Cross-platform desktop
Sténtor is designed as a desktop-first tool for macOS, Windows and Linux, with web views for audience and screens.
macOS · Windows · Linux
desktop app + audience web client
Research feedback
After rehearsals or performances, usage notes and audience responses can help improve the tool and the research around live text.
OperatorsAudiencesVenuesUsage notesFeedbackResearch

A project file, not a black box.

Sténtor keeps performance text structured: metadata, languages, cues, translations, audio-description notes and live state can all remain understandable and portable.

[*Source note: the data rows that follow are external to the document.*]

// ahpl_adder - ADDER{N}: N-bit combinational adder with carry in.
//
// Bits are numbered the AHPL way, index 0 being the most significant bit
// (ranges are declared [0:N-1]).  The result ADD is N+1 bits wide and its
// leftmost bit add[0] is the carry out, so add[1:N] is the N-bit sum.  The
// same unit serves as an incrementer (b = 0...01, cin = 0, or b = 0, cin = 1),
// a decrementer (b = 1...1, cin = 0) and, with b inverted and cin = 1, a
// subtracter, as the multipliers in this collection use it.
// Purely combinational, no clock.  The carry-out convention and port names
// follow the AHPL CLUNIT; the ripple/carry structure is left to synthesis.
module ahpl_adder #(
  parameter int unsigned N = 16
) (
  input  logic [0:N-1] a,
  input  logic [0:N-1] b,
  input  logic         cin,
  output logic [0:N]   add
);
  always_comb add = {1'b0, a} + {1'b0, b} + {{N{1'b0}}, cin};
endmodule
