// tb_ahpl_adder - self-checking test of the ADDER{N} CLUNIT.
//
// Instantiates the adder at N = 16 and at N = 4.  The 4-bit one is checked
// exhaustively (all a, b and cin); the 16-bit one with corner values and
// random operands.  The expected N+1-bit result is worked out with integer
// arithmetic, carry out in the leftmost bit.
module tb_ahpl_adder;
  int checks = 0, failures = 0;

  logic [0:15] a16, b16;
  logic        c16;
  logic [0:16] s16;
  logic [0:3]  a4, b4;
  logic        c4;
  logic [0:4]  s4;

  ahpl_adder #(.N(16)) dut16 (.a(a16), .b(b16), .cin(c16), .add(s16));
  ahpl_adder #(.N(4))  dut4  (.a(a4),  .b(b4),  .cin(c4),  .add(s4));

  task automatic check16(input int unsigned x, input int unsigned y, input bit ci);
    int unsigned exp;
    a16 = x[15:0]; b16 = y[15:0]; c16 = ci;
    #1;
    exp = (x & 32'hFFFF) + (y & 32'hFFFF) + ci;
    checks++;
    if (s16 !== exp[16:0]) begin
      failures++;
      $display("FAIL adder16 %h + %h + %0d = %h, expected %h", x[15:0], y[15:0], ci, s16, exp[16:0]);
    end
  endtask

  initial begin
    for (int i = 0; i < 16; i++)
      for (int j = 0; j < 16; j++)
        for (int k = 0; k < 2; k++) begin
          a4 = 4'(i); b4 = 4'(j); c4 = k[0];
          #1;
          checks++;
          if (s4 !== 5'(i + j + k)) begin
            failures++;
            $display("FAIL adder4 %0d + %0d + %0d = %0d", i, j, k, s4);
          end
        end
    check16(16'hFFFF, 16'hFFFF, 1'b1);
    check16(16'hFFFF, 16'h0000, 1'b1);
    check16(16'h0000, 16'h0000, 1'b0);
    check16(16'h8000, 16'h8000, 1'b0);
    check16(16'h1234, 16'h0001, 1'b0);
    for (int n = 0; n < 2000; n++) check16($urandom, $urandom, 1'($urandom));
    $display("TB_RESULT checks=%0d failures=%0d", checks, failures);
    $finish;
  end

  initial begin
    #100000;
    failures++;
    $display("watchdog expired");
    $display("TB_RESULT checks=%0d failures=%0d", checks, failures);
    $finish;
  end
endmodule
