// ahpl_comparator - N-bit combinational magnitude comparator CLUNIT.
//
// A and B are unsigned magnitudes (bit 0 most significant).  The 3-bit output
// COMP, leftmost bit comp[0], is 1,0,0 when A > B, 0,1,0 when A = B and 0,0,1
// when A < B.  Exactly one bit is always set.  Purely combinational.
module ahpl_comparator #(
  parameter int unsigned N = 8
) (
  input  logic [0:N-1] a,
  input  logic [0:N-1] b,
  output logic [0:2]   comp
);
  always_comb comp = {a > b, a == b, a < b};
endmodule
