// tb_ahpl_comparator - exhaustive check of the 8-bit magnitude comparator.
//
// COMP must be 100 for a > b, 010 for a = b and 001 for a < b, with a and b
// read as unsigned numbers.
module tb_ahpl_comparator;
  int checks = 0, failures = 0;
  logic [0:7] a, b;
  logic [0:2] comp;
  logic [0:2] exp;

  ahpl_comparator #(.N(8)) dut (.a(a), .b(b), .comp(comp));

  initial begin
    for (int i = 0; i < 256; i++)
      for (int j = 0; j < 256; j++) begin
        a = 8'(i); b = 8'(j);
        #1;
        exp = (i > j) ? 3'b100 : (i == j) ? 3'b010 : 3'b001;
        checks++;
        if (comp !== exp) begin
          failures++;
          if (failures < 10) $display("FAIL comp %0d vs %0d = %b", i, j, comp);
        end
      end
    $display("TB_RESULT checks=%0d failures=%0d", checks, failures);
    $finish;
  end

  initial begin
    #1000000;
    failures++;
    $display("watchdog expired");
    $display("TB_RESULT checks=%0d failures=%0d", checks, failures);
    $finish;
  end
endmodule
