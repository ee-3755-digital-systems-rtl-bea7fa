// ahpl_decoder - N-to-2^N decoder CLUNIT.
//
// Output line dcd[i] is 1 exactly when the value of X is i, where X is read
// with x[0] as the most significant bit.  The output is declared [0:2^N-1] so
// that, as in AHPL, dcd[0] is the leftmost line and the one selected by all
// zeros.  Purely combinational.
module ahpl_decoder #(
  parameter int unsigned N = 3
) (
  input  logic [0:N-1]      x,
  output logic [0:2**N-1]   dcd
);
  always_comb begin
    dcd = '0;
    dcd[x] = 1'b1;
  end
endmodule
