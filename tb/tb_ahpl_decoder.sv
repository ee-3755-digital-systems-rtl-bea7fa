// tb_ahpl_decoder - exhaustive check of the n-to-2^n decoder at n = 3 and 4.
//
// For each input value v exactly one output line must be 1, the line
// dcd[v], counting lines from the left (dcd[0] is selected by all zeros).
module tb_ahpl_decoder;
  int checks = 0, failures = 0;
  logic [0:2]  x3;
  logic [0:7]  d3;
  logic [0:3]  x4;
  logic [0:15] d4;

  ahpl_decoder #(.N(3)) dut3 (.x(x3), .dcd(d3));
  ahpl_decoder #(.N(4)) dut4 (.x(x4), .dcd(d4));

  initial begin
    for (int v = 0; v < 16; v++) begin
      x3 = 3'(v); x4 = 4'(v);
      #1;
      for (int line = 0; line < 16; line++) begin
        checks++;
        if (d4[line] !== (line == v)) begin failures++; $display("FAIL dcd4 x=%0d line %0d = %b", v, line, d4[line]); end
      end
      for (int line = 0; line < 8; line++) begin
        checks++;
        if (d3[line] !== (line == (v % 8))) begin failures++; $display("FAIL dcd3 x=%0d line %0d", v % 8, line); end
      end
    end
    x3 = 3'b001; #1; checks++;
    if (d3 !== 8'b0100_0000) begin failures++; $display("FAIL dcd3 pattern %b", d3); end
    $display("TB_RESULT checks=%0d failures=%0d", checks, failures);
    $finish;
  end

  initial begin
    #100000;
    failures++;
    $display("watchdog expired");
    $display("TB_RESULT checks=%0d failures=%0d", checks, failures);
    $finish;
  end
endmodule
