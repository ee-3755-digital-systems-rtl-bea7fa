// ahpl_incrementer - INCREMENTER{N}: combinational X+1 modulo 2^N.
//
// All ones wraps to all zeros, as in the AHPL incrementer table.  Bit 0 is the
// most significant bit.  No carry out is produced (the AHPL unit's output INC
// is N bits wide).  Purely combinational.
module ahpl_incrementer #(
  parameter int unsigned N = 4
) (
  input  logic [0:N-1] x,
  output logic [0:N-1] inc
);
  always_comb inc = x + 1'b1;
endmodule
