// tb_ahpl_incrementer - exhaustive check of INCREMENTER{N} at N = 4 and N = 8.
//
// The expected value is (x + 1) mod 2^N, so all ones must wrap to all zeros.
module tb_ahpl_incrementer;
  int checks = 0, failures = 0;
  logic [0:3] x4, i4;
  logic [0:7] x8, i8;

  ahpl_incrementer #(.N(4)) dut4 (.x(x4), .inc(i4));
  ahpl_incrementer #(.N(8)) dut8 (.x(x8), .inc(i8));

  initial begin
    for (int v = 0; v < 256; v++) begin
      x4 = 4'(v); x8 = 8'(v);
      #1;
      checks += 2;
      if (i4 !== 4'((v + 1) % 16)) begin failures++; $display("FAIL inc4 %0d -> %0d", v % 16, i4); end
      if (i8 !== 8'((v + 1) % 256)) begin failures++; $display("FAIL inc8 %0d -> %0d", v, i8); end
    end
    x4 = 4'b1111; #1; checks++;
    if (i4 !== 4'b0000) begin failures++; $display("FAIL inc4 wrap"); end
    $display("TB_RESULT checks=%0d failures=%0d", checks, failures);
    $finish;
  end

  initial begin
    #100000;
    failures++;
    $display("watchdog expired");
    $display("TB_RESULT checks=%0d failures=%0d", checks, failures);
    $finish;
  end
endmodule
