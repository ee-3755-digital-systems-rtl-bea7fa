// cond_seq3 - the conditional-transfer exercise reduced to three steps.
//
// Same registers, inputs and outputs as cond_seq6, and the same effect on A, B
// and D for every b, c, but steps 2 to 5 of the six-step sequence are merged
// into one clock using conditional transfers:
//   1 goto (a ? 2 : 1)
//   2 B * b          <- X | B
//     D * ~(b & ~c)  <- (A & B  ! A & (X | B)) * (~b, b)
//     A              <- (X ^ B  ! X ^ (X | B)) * (~b, b)
//   3 z = 1; goto 1
// Conditions on the left are clock enables, those on the right select the data
// (a 2-way bus).  The step holding a = 1 is followed by z exactly two clocks
// later, whatever b and c are; b, c and X are sampled in step 2 only.
//
// The step structure and the transfers follow the reduction table of the
// exercise: D is loaded for bc = 00, 01 and 11 and left alone for bc = 10, which
// is the condition ~(b & ~c).  Reset, the register outputs a_q, b_q, d_q and
// the csl[1..3] control-line outputs are this design's additions.
module cond_seq3 (
  input  logic        clk,
  input  logic        rst,
  input  logic [0:7]  x,
  input  logic        a,
  input  logic        b,
  input  logic        c,
  output logic        z,
  output logic [0:7]  a_q,
  output logic [0:7]  b_q,
  output logic [0:7]  d_q,
  output logic [1:3]  csl
);
  logic [0:7] ra, rb, rd;
  logic [0:7] x_or_b;

  always_ff @(posedge clk) begin
    if (rst) begin
      csl <= 3'b100;
    end else begin
      csl[1] <= (csl[1] & ~a) | csl[3];
      csl[2] <= csl[1] & a;
      csl[3] <= csl[2];
    end
  end

  always_comb x_or_b = x | rb;

  always_ff @(posedge clk) begin
    if (rst) begin
      ra <= '0;
      rb <= '0;
      rd <= '0;
    end else if (csl[2]) begin
      if (b) rb <= x_or_b;
      if (!(b && !c)) rd <= b ? (ra & x_or_b) : (ra & rb);
      ra <= b ? (x ^ x_or_b) : (x ^ rb);
    end
  end

  always_comb begin
    z   = csl[3];
    a_q = ra;
    b_q = rb;
    d_q = rd;
  end

  a_onehot: assert property (@(posedge clk) disable iff (rst) $onehot(csl));
endmodule
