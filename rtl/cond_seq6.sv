// cond_seq6 - the six-step system of the conditional-transfer exercise.
//
// Three 8-bit registers A, B, D, an 8-bit input X and control inputs a, b, c.
// The system waits in step 1 until a = 1, then, depending on b and c, performs
// some of the transfers B <- X | B, D <- A & B, A <- X ^ B in that order, one per
// clock, and finally raises z for one clock and returns to step 1:
//   1 goto (a ? 2 : 1)
//   2 goto (b ? 3 : 4)
//   3 B <- X | B;  goto (c ? 4 : 5)
//   4 D <- A & B
//   5 A <- X ^ B
//   6 z = 1; goto 1
// b and c are sampled in steps 2 and 3 and X in steps 3 and 5, so they should
// be held from the a pulse until z.  Clocks from the step that sees a = 1 to z:
// bc = 00/01: 4, bc = 10: 4, bc = 11: 5.  (cond_seq3 does the same in 2.)
//
// Interface: the register contents are brought out on a_q, b_q and d_q so that
// the result can be observed; the description itself only names z as output.
// csl[1..6] are the one-hot control state lines.  The sequence is the
// exercise's own; the synchronous reset (to step 1, registers cleared) and the
// register outputs are this design's additions.
module cond_seq6 (
  input  logic        clk,
  input  logic        rst,
  input  logic [0:7]  x,
  input  logic        a,
  input  logic        b,
  input  logic        c,
  output logic        z,
  output logic [0:7]  a_q,
  output logic [0:7]  b_q,
  output logic [0:7]  d_q,
  output logic [1:6]  csl
);
  logic [0:7] ra, rb, rd;

  always_ff @(posedge clk) begin
    if (rst) begin
      csl <= '0;
      csl[1] <= 1'b1;
    end else begin
      csl[1] <= (csl[1] & ~a) | csl[6];
      csl[2] <= csl[1] & a;
      csl[3] <= csl[2] & b;
      csl[4] <= (csl[2] & ~b) | (csl[3] & c);
      csl[5] <= (csl[3] & ~c) | csl[4];
      csl[6] <= csl[5];
    end
  end

  always_ff @(posedge clk) begin
    if (rst) begin
      ra <= '0;
      rb <= '0;
      rd <= '0;
    end else begin
      if (csl[3]) rb <= x | rb;
      if (csl[4]) rd <= ra & rb;
      if (csl[5]) ra <= x ^ rb;
    end
  end

  always_comb begin
    z   = csl[6];
    a_q = ra;
    b_q = rb;
    d_q = rd;
  end

  a_onehot: assert property (@(posedge clk) disable iff (rst) $onehot(csl));
endmodule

// Find every active Pro subscription that renews this week.
import { lambda } from "@acme/lambda";

const renewals = await lambda.subscriptions.list(({
  where: {
    plan:      "pro_monthly",
    status:    "active",
    renews_at: { lte: lambda.days(7) },
  },
  include: { customer: true },
  limit: 100,
});

for (const sub of renewals) {
  await lambda.queue.send("renewal_reminder", { id: sub.id });
}
// Same query, idiomatic Go. Errors elided for brevity.
import "github.com/acme/lambda-go"

renewals, _ := lambda.Subscriptions.List(ctx, &lambda.SubscriptionListParams{
    Plan:     "pro_monthly",
    Status:   "active",
    RenewsAt: lambda.LTE(time.Now().Add(7 * 24 * time.Hour)),
    Include:  []string{"customer"},
    Limit:    100,
})

for _, sub := range renewals {
    lambda.Queue.Send(ctx, "renewal_reminder", lambda.M{"id": sub.ID})
}
# Same query, Pythonic. Async by default.
from acme.lambda import lambda_

renewals = await lambda_.subscriptions.list(
    where={
        "plan":      "pro_monthly",
        "status":    "active",
        "renews_at": { "lte": lambda_.days(7) },
    },
    include={"customer": True},
    limit=100,
)

for sub in renewals:
    await lambda_.queue.send("renewal_reminder", id=sub.id)
# Bare HTTP — every SDK is built on this.
curl https://api.lambda.dev/v1/subscriptions \
  -H "Authorization: Bearer $LAMBDA_KEY" \
  -H "Content-Type: application/json" \
  -G \
  --data-urlencode 'where[plan]=pro_monthly' \
  --data-urlencode 'where[status]=active' \
  --data-urlencode 'where[renews_at][lte]=2026-05-05T00:00:00Z' \
  --data-urlencode 'include=customer' \
  --data-urlencode 'limit=100'
// HTTP/1.1 200 OK · application/json · 24ms · iad
{
  "data": [
    {
      "id":        "sub_01HF8Q3K2ZX",
      "plan":      "pro_monthly",
      "status":    "active",
      "renews_at": "2026-05-03T14:21:00Z",
      "customer": {
        "id":    "cus_01HF8Q1A0PQ",
        "email": "maya@acme.co",
        "tier":  "pro"
      }
    }
    // 99 more rows…
  ],
  "page": { "limit": 100, "next": "cur_..." }
}
Ready for rehearsal

Prepare the text.
Cue the show. Share it live.

Use Sténtor to bring surtitles, translations and audio descriptions from the script to the room, the screen and the audience device.